Method                  time:   [7.8638 us 7.9226 us 7.9818 us]                    
Found 2 outliers among 100 measurements (2.00%)
  1 (1.00%) high mild
  1 (1.00%) high severe

I found what the issue was, but I'm not sure to understand why.

Apparently, the compiler wasn't so happy about the &mut self. Replacing it by &self and passing the output as a function parameter gets the method to be as fast as the function call.

impl LinearTransform {
    pub fn forward(&self, 
               input: &[i16; EMBD_SIZE], 
               output: &mut [i16; LAYER_SIZE]) {
        for i in 0..LAYER_SIZE {
                for j in 0..EMBD_SIZE {
                    output[i] += input[j] * self.weights[i][j]
                }
        }
    }
}

I'm still interrested in a workaround to keep the output as a structure attribute somehow :slightly_smiling_face:

Looking at the generated assembly on rust.godbolt.org, it seems like the "meat" of call_function compiles to a repeating sequence of movzx, imul, add, whereas in LinearTransform::forward there is an extra mov in every repetition.
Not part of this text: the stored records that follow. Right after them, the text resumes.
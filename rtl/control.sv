// control: instruction decoder of the single-cycle MIPS processor.
//
// Reads the opcode (bits 31:26), and for R-type the func field (bits 5:0)
// or for REGIMM the subop (bits 20:16), and produces the control bundle
// ctrl_t that steers the datapath for that one cycle: register write enable
// and destination field, ALU operation, whether ALU operand B is the
// extended immediate, sign or zero extension, shift amount shamt or 16,
// memory enable and mc code, load size and signedness, write-back source,
// branch condition and next-PC source. Combinational.
// Supported: ADDU SUBU OR XOR NOR SLT SLL SRL SRA JR (R-type), ADDI ADDIU
// ANDI ORI LUI, LB LBU LH LHU LW SB SH SW, BEQ BNE BLTZ BGEZ BLEZ BGTZ,
// J JAL. Opcode numbers follow the MIPS tables. ADDI behaves as ADDIU
// because no overflow trap exists in this design, and any other encoding
// is executed as a no-op; both are this design's choices. Loads read a
// whole word (mc=00) and load_ext picks the part.
module control
  import mips_pkg::*;
(
  input  logic [31:0] instr,
  output ctrl_t       ctl
);

  logic [5:0] op, fn;
  logic [4:0] sub;

  assign op  = instr[31:26];
  assign fn  = instr[5:0];
  assign sub = instr[20:16];

  always_comb begin
    ctl = '{reg_we: 1'b0, dst: DST_RD, alu_imm: 1'b0, ext_sign: 1'b1, sa_16: 1'b0,
            alu_op: ALU_ADD, mem_en: 1'b0, mc: MC_READ_WORD, lsize: LS_WORD,
            lsign: 1'b0, wb: WB_ALU, br: BR_NONE, pcsel: PC_SEQ};
    unique case (op)
      OP_RTYPE: begin
        ctl.reg_we = 1'b1;
        unique case (fn)
          FN_ADDU: ctl.alu_op = ALU_ADD;
          FN_SUBU: ctl.alu_op = ALU_SUB;
          FN_OR:   ctl.alu_op = ALU_OR;
          FN_XOR:  ctl.alu_op = ALU_XOR;
          FN_NOR:  ctl.alu_op = ALU_NOR;
          FN_SLT:  ctl.alu_op = ALU_SLT;
          FN_SLL:  ctl.alu_op = ALU_SLL;
          FN_SRL:  ctl.alu_op = ALU_SRL;
          FN_SRA:  ctl.alu_op = ALU_SRA;
          FN_JR: begin
            ctl.reg_we = 1'b0;
            ctl.pcsel  = PC_REG;
          end
          default: ctl.reg_we = 1'b0;
        endcase
      end
      OP_ADDI, OP_ADDIU: begin
        ctl.reg_we = 1'b1; ctl.dst = DST_RT; ctl.alu_imm = 1'b1;
        ctl.alu_op = ALU_ADD;
      end
      OP_ANDI, OP_ORI: begin
        ctl.reg_we = 1'b1; ctl.dst = DST_RT; ctl.alu_imm = 1'b1;
        ctl.ext_sign = 1'b0;
        ctl.alu_op = (op == OP_ANDI) ? ALU_AND : ALU_OR;
      end
      OP_LUI: begin
        ctl.reg_we = 1'b1; ctl.dst = DST_RT; ctl.alu_imm = 1'b1;
        ctl.ext_sign = 1'b0; ctl.sa_16 = 1'b1; ctl.alu_op = ALU_SLL;
      end
      OP_LB, OP_LBU, OP_LH, OP_LHU, OP_LW: begin
        ctl.reg_we = 1'b1; ctl.dst = DST_RT; ctl.alu_imm = 1'b1;
        ctl.mem_en = 1'b1; ctl.mc = MC_READ_WORD; ctl.wb = WB_MEM;
        ctl.lsize = (op == OP_LW) ? LS_WORD :
                    (op == OP_LH || op == OP_LHU) ? LS_HALF : LS_BYTE;
        ctl.lsign = (op == OP_LB || op == OP_LH);
      end
      OP_SB, OP_SH, OP_SW: begin
        ctl.alu_imm = 1'b1; ctl.mem_en = 1'b1;
        ctl.mc = (op == OP_SB) ? MC_WRITE_BYTE :
                 (op == OP_SH) ? MC_WRITE_HALF : MC_WRITE_WORD;
      end
      OP_BEQ:  begin ctl.br = BR_EQ;  ctl.pcsel = PC_BRANCH; end
      OP_BNE:  begin ctl.br = BR_NE;  ctl.pcsel = PC_BRANCH; end
      OP_BLEZ: begin ctl.br = BR_LEZ; ctl.pcsel = PC_BRANCH; end
      OP_BGTZ: begin ctl.br = BR_GTZ; ctl.pcsel = PC_BRANCH; end
      OP_REGIMM: begin
        if (sub == SUB_BLTZ) begin
          ctl.br = BR_LTZ; ctl.pcsel = PC_BRANCH;
        end else if (sub == SUB_BGEZ) begin
          ctl.br = BR_GEZ; ctl.pcsel = PC_BRANCH;
        end
      end
      OP_J: ctl.pcsel = PC_JUMP;
      OP_JAL: begin
        ctl.pcsel = PC_JUMP; ctl.reg_we = 1'b1; ctl.dst = DST_RA; ctl.wb = WB_LINK;
      end
      default: ;
    endcase
  end

endmodule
I don't know exactly what to make of that -- based on what @lzanini found maybe it's the result of aliasing considerations? -- but someone else probably does.

1 Like

Storing output as a local variable first and then assigning it back to self seems the same or faster as the function version. No idea why.

    pub fn forward(&mut self, input: &[i16; EMBD_SIZE]) {
        let mut output = [0; LAYER_SIZE];
        for i in 0..LAYER_SIZE {
            for j in 0..EMBD_SIZE {
                output[i] += input[j] * self.weights[i][j];
            }
        }
        self.output = output;
    }

:sweat_smile: Indeed I get 20% performance improvement on Criterion creating a local variable.

Method                  time:   [374.48 ns 374.89 ns 375.33 ns]                   
                        change: [-21.318% -20.868% -20.434%] (p = 0.00 < 0.05)
                        Performance has improved.

Very odd. Thanks anyway !

This topic was automatically closed 90 days after the last reply. We invite you to open a new topic if you have further questions or comments.